# Verweigerung Reparatur wegen „Eu-Recht“ ZR Team 7.0 2017



## Chatic (7. Mai 2018)

Hallo zusammen,

ich möchte momentan einen vorbeugenden Check-Up durchführen lassen, um evtl. Kleinigkeiten entgegenzuwirken.

Mein Problem ist, dass mir nun schon 2 Händler den Check-Up, den ich selbst bezahlen wollen würde, verweigert haben. Beide keine Servicepartner von Radon da die Entfernung zu groß ist.

Neben anderen Gründen(ich vermute, dass die Händler natürlich selbst verkaufen möchten) wurde ich zweimal von unterschiedlichen Stellen auf ein EU-Recht hingewiesen, was aussagen soll, dass die Fahrradwerkstatt die 2 Jahre Gewährleistung beerbt, da ich als Kunde rechtlich keine Endmontage durchführe, sondern die erste Werkstatt, welche das Bike repariert.

Das Rad ist ein Radon ZR Team 7.0 aus 2017.

Hat hier schonmal jemand ähnliche Erfahrungen gemacht, bzw. diese Aussage von einem händler gehört?


----------



## nightwolf (7. Mai 2018)

Versenderrad?
Sowas kommt doch zum Endkunden im Zustand 'fertig endmontiert, nur noch Lenker geradestellen und Pedale reinschrauben' 
So kenn ich das zumindest. 

Oder??

Hast Du schon mal nach der angeblichen EU-Vorschrift gegooglet?
Das ist sowieso immer das Erste was man tun sollte, wenn irgendwer irgendwas behauptet.


----------



## MTB-News.de




----------



## filiale (7. Mai 2018)

Die Händler verweigern eine Inspektion weil sie die günstigeren Versender nicht unterstützen wollen...das kann man auch verstehen. Der Händler will lieber selbst verkaufen. Damit die Kunden das auch spüren das Versender böse sind, schicken sie Dich weg. Wäre auch bei Canyon, Votec und anderen Versendern der Fall.

Wieviel km bist Du damit jetzt gefahren ? Auch bei Regen und Schlamm ? Ansonten gibt es keinen Grund für eine Inspektion.


----------



## write-only (7. Mai 2018)

filiale schrieb:


> Die Händler verweigern eine Inspektion weil sie die günstigeren Versender nicht unterstützen wollen...das kann man auch verstehen. Der Händler will lieber selbst verkaufen. Damit die Kunden das auch spüren das Versender böse sind, schicken sie Dich weg. Wäre auch bei Canyon, Votec und anderen Versendern der Fall.

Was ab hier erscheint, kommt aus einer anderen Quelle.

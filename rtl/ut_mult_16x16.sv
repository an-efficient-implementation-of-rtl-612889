// 16x16 reversible Urdhva Tiryagbhyam multiplier (top level).
//
// Four 8x8 multipliers form the partial products of the byte halves:
//   q0 = a[7:0]*b[7:0]    q1 = a[7:0]*b[15:8]
//   q2 = a[15:8]*b[7:0]   q3 = a[15:8]*b[15:8]
// and y = q0 + ((q1 + q2) << 8) + (q3 << 16) is put together as
//   y[7:0]   = q0[7:0]
//   upper 16-bit HNG adder:  {C1, qa}     = q1 + q2
//   lower 16-bit HNG adder:  {C2, y[23:8]} = qa + {q3[7:0], q0[15:8]}
//   y[31:24] = q3[15:8] + C1 + C2, through a chain of reversible adders.
//
// Carry merge. The published structure ORs C1 and C2 and ripples that one
// bit through eight Peres half adders. C1 and C2 can both be 1 (for
// 49,604,974 of the 2^32 operand pairs, e.g. a = 0x14FC, b = 0xF3FE), and the
// OR then loses one carry, so y[31:24] comes out one too small.
//   PAPER_OR_MERGE = 0 (default): bit 24 is an HNG full adder on q3[8], C1
//     and C2, and bits 25..31 are seven half adders. The product is exact.
//   PAPER_OR_MERGE = 1: the published reversible OR gate followed by eight
//     half adders, kept for comparison with the original structure.
// The final carry out of bit 31 is always 0 in the default mode and is
// dropped. The whole multiplier is combinational: no clock, no registers.
module ut_mult_16x16 #(
  parameter bit PAPER_OR_MERGE = 1'b0
) (
  input  logic [15:0] a,
  input  logic [15:0] b,
  output logic [31:0] y
);
  logic [15:0] q0, q1, q2, q3;
  logic [15:0] qa;
  logic        c1, c2;
  logic [8:0]  hc;   // carry chain of the top byte, hc[0] enters bit 24
  logic [7:0]  hg;   // half-adder garbage outputs

  ut_mult_8x8 u_m0 (.a(a[7:0]),  .b(b[7:0]),  .m(q0));
  ut_mult_8x8 u_m1 (.a(a[7:0]),  .b(b[15:8]), .m(q1));
  ut_mult_8x8 u_m2 (.a(a[15:8]), .b(b[7:0]),  .m(q2));
  ut_mult_8x8 u_m3 (.a(a[15:8]), .b(b[15:8]), .m(q3));

  hng_rca #(.WIDTH(16)) u_add_upper (.a(q1), .b(q2), .cin(1'b0),
                                     .sum(qa), .cout(c1));
  hng_rca #(.WIDTH(16)) u_add_lower (.a(qa), .b({q3[7:0], q0[15:8]}), .cin(1'b0),
                                     .sum(y[23:8]), .cout(c2));

  assign y[7:0] = q0[7:0];

  if (PAPER_OR_MERGE) begin : g_or_merge
    logic [1:0] or_g;
    rev_or_gate u_or (.a(c1), .b(c2), .y(hc[0]), .garbage(or_g));
    for (genvar i = 0; i < 8; i++) begin : g_ha
      rev_half_adder u_ha (.a(q3[8+i]), .b(hc[i]), .sum(y[24+i]),
                           .carry(hc[i+1]), .garbage(hg[i]));
    end
  end else begin : g_add_merge
    logic [1:0] fa_g;
    // bit 24 adds both carries; hc[0] is unused in this mode
    assign hc[0] = 1'b0;
    assign hg[0] = 1'b0;
    hng_gate u_fa (.a(q3[8]), .b(c1), .c(c2), .d(1'b0),
                   .p(fa_g[0]), .q(fa_g[1]), .r(y[24]), .s(hc[1]));
    for (genvar i = 1; i < 8; i++) begin : g_ha
      rev_half_adder u_ha (.a(q3[8+i]), .b(hc[i]), .sum(y[24+i]),
                           .carry(hc[i+1]), .garbage(hg[i]));
    end
  end
endmodule
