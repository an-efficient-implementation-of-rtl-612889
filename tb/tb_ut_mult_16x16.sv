// End-to-end testbench for the 16x16 multiplier at its default parameters.
// Drives corner operands, the operand pair printed in the published 16x16
// waveform (with the internal partial products printed there), operand
// pairs that make both middle-adder carries 1, every multiplicand against
// 0xFFFF and 0xA5C3 (and 0xFFFF against every multiplier), and 4,000,000
// random pairs, and compares y with 64-bit integer multiplication.
// An independent model of the byte-wise decomposition predicts the two
// middle carries C1 (q1 + q2 overflows) and C2 (lower adder overflows) for
// every vector; the test counts how often each carry situation occurred
// (neither, C1 only, C2 only, both) and fails if any of them never did, so
// the carry merge into the top byte is exercised in every case.
module tb_ut_mult_16x16;
  logic [15:0] a, b;
  logic [31:0] y;
  int checks = 0, failures = 0;
  int seen_none = 0, seen_c1 = 0, seen_c2 = 0, seen_both = 0;

  ut_mult_16x16 dut (.a(a), .b(b), .y(y));

  task automatic apply(input logic [15:0] x, input logic [15:0] z);
    longint q0, q1, q2, q3, s1, s2, exp_v;
    bit c1, c2;
    a = x; b = z;
    #1;
    q0 = longint'(x[7:0])  * longint'(z[7:0]);
    q1 = longint'(x[7:0])  * longint'(z[15:8]);
    q2 = longint'(x[15:8]) * longint'(z[7:0]);
    q3 = longint'(x[15:8]) * longint'(z[15:8]);
    s1 = q1 + q2;
    c1 = s1 >= 65536;
    s2 = (s1 % 65536) + (q3 % 256) * 256 + q0 / 256;
    c2 = s2 >= 65536;
    case ({c1, c2})
      2'b00: seen_none++;
      2'b10: seen_c1++;
      2'b01: seen_c2++;
      2'b11: seen_both++;
    endcase
    exp_v = longint'(x) * longint'(z);
    checks++;
    if (longint'(y) != exp_v) begin
      failures++;
      if (failures < 10) $display("FAIL %h * %h gave %h, expected %h", x, z, y, exp_v);
    end
  endtask

  initial begin : watchdog
    #100000000;
    failures++;
    $display("TB_RESULT checks=%0d failures=%0d", checks, failures);
    $finish;
  end

  initial begin
    apply(16'h0000, 16'h0000);
    apply(16'hFFFF, 16'hFFFF);
    apply(16'hFFFF, 16'h0001);
    apply(16'h8000, 16'h8000);
    apply(16'h00FF, 16'hFF00);
    // operands printed in the published 16x16 waveform: 0x1000 * 0x1000
    apply(16'b0001000000000000, 16'b0001000000000000);
    checks++;
    if (y !== 32'h0100_0000) begin
      failures++;
      $display("FAIL waveform vector gave %h", y);
    end
    // internal values printed in the same waveform: q0..q2 and the upper
    // adder result {C1, qa} are zero, q3 = 0x0100
    checks++;
    if (dut.q0 !== 16'h0 || dut.q1 !== 16'h0 || dut.q2 !== 16'h0 ||
        dut.q3 !== 16'h0100 || {dut.c1, dut.qa} !== 17'h0) begin
      failures++;
      $display("FAIL waveform internals q3=%h", dut.q3);
    end
    // both middle carries set: here a single OR of C1 and C2 would be wrong
    apply(16'h14FC, 16'hF3FE);
    apply(16'hF3FE, 16'h14FC);
    // every multiplicand against the largest and a mixed multiplier
    for (int x = 0; x < 65536; x++) begin
      apply(16'(x), 16'hFFFF);
      apply(16'hFFFF, 16'(x));
      apply(16'(x), 16'hA5C3);
    end
    for (int n = 0; n < 4000000; n++)
      apply(16'($urandom), 16'($urandom));
    $display("carry cases: none=%0d C1only=%0d C2only=%0d both=%0d",
             seen_none, seen_c1, seen_c2, seen_both);
    if (seen_none == 0 || seen_c1 == 0 || seen_c2 == 0 || seen_both == 0) begin
      failures++;
      $display("FAIL a carry case never occurred");
    end
    $display("TB_RESULT checks=%0d failures=%0d", checks, failures);
    $finish;
  end
endmodule
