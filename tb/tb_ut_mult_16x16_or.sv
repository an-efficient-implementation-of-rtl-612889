// Testbench for the 16x16 multiplier built with the original single OR gate
// on the two middle-adder carries (PAPER_OR_MERGE = 1). That structure adds
// C1 | C2 instead of C1 + C2 into the top byte, so its output is the exact
// product except when both carries are 1, where it is 2^24 too small. The
// test checks the output against exactly that prediction, derived from an
// independent byte-wise model, and counts that the exact case and the
// short-by-2^24 case both occurred.
module tb_ut_mult_16x16_or;
  logic [15:0] a, b;
  logic [31:0] y;
  int checks = 0, failures = 0, exact = 0, short_by_one = 0;

  ut_mult_16x16 #(.PAPER_OR_MERGE(1'b1)) dut (.a(a), .b(b), .y(y));

  task automatic apply(input logic [15:0] x, input logic [15:0] z);
    longint q0, q1, q2, q3, s1, s2, exp_v;
    bit c1, c2;
    a = x; b = z;
    #1;
    q0 = longint'(x[7:0])  * longint'(z[7:0]);
    q1 = longint'(x[7:0])  * longint'(z[15:8]);
    q2 = longint'(x[15:8]) * longint'(z[7:0]);
    q3 = longint'(x[15:8]) * longint'(z[15:8]);
    s1 = q1 + q2;
    c1 = s1 >= 65536;
    s2 = (s1 % 65536) + (q3 % 256) * 256 + q0 / 256;
    c2 = s2 >= 65536;
    exp_v = longint'(x) * longint'(z);
    if (c1 && c2) begin
      exp_v = exp_v - 64'd16777216;
      short_by_one++;
    end else begin
      exact++;
    end
    checks++;
    if (longint'(y) != exp_v) begin
      failures++;
      if (failures < 10) $display("FAIL %h * %h gave %h, expected %h", x, z, y, exp_v);
    end
  endtask

  initial begin : watchdog
    #10000000;
    failures++;
    $display("TB_RESULT checks=%0d failures=%0d", checks, failures);
    $finish;
  end

  initial begin
    apply(16'hFFFF, 16'hFFFF);
    apply(16'b0001000000000000, 16'b0001000000000000);
    apply(16'h14FC, 16'hF3FE);
    for (int n = 0; n < 100000; n++)
      apply(16'($urandom), 16'($urandom));
    $display("exact=%0d short_by_2^24=%0d", exact, short_by_one);
    if (exact == 0 || short_by_one == 0) begin
      failures++;
      $display("FAIL a case never occurred");
    end
    $display("TB_RESULT checks=%0d failures=%0d", checks, failures);
    $finish;
  end
endmodule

Und sorgen so bei den meisten wohl dafür dass sie nicht nur kein Fahrrad da kaufen sondern auch sonst nix. Klingt nach einem Plan


----------



## filiale (7. Mai 2018)

das liegt ja dann am Händler ob er die Einsicht / Weitsicht hat langfristig neue Kunden zu gewinnen.


----------



## Nukem49 (7. Mai 2018)

Ich habe immer nur Versender-Bikes und wurde noch nie weg geschickt. Warum auch!? Ist ja nicht so als würde der Radladen die Reparatur umsonst machen müssen oder würde evtl. Ersatzteile nicht bezahlt bekommen. Ich finde diese Argumentation irgendwie unlogisch. Aber wenn diese Läden auf das Geld verzichten können....dann geh halt woanders hin.


----------



## Chatic (7. Mai 2018)

Mir geht es besonders um die Aussage zum Thema EU-Recht und Gewährleistung.

Dass viele Händler verweigern bei Versender-Bikes ist teils zu verstehen, teils aber auch nicht. Denn mit gutem Service kann man sich auch Kundenbindung schaffen.


----------



## Hillcruiser (17. Mai 2018)

Nukem49 schrieb:


> Ich habe immer nur Versender-Bikes und wurde noch nie weg geschickt. Warum auch!? Ist ja nicht so als würde der Radladen die Reparatur umsonst machen müssen oder würde evtl. Ersatzteile nicht bezahlt bekommen. Ich finde diese Argumentation irgendwie unlogisch. Aber wenn diese Läden auf das Geld verzichten können....dann geh halt woanders hin.



also ich hatte auch nie Probleme mit meinem Slide bei den lokalen Fahrradläden zwecks Inspektion oder Reparatur. Wurde immer top bedient.
Hab mich aus dem Grund auch wieder für ein Versenderbike (Propain) entschieden...


----------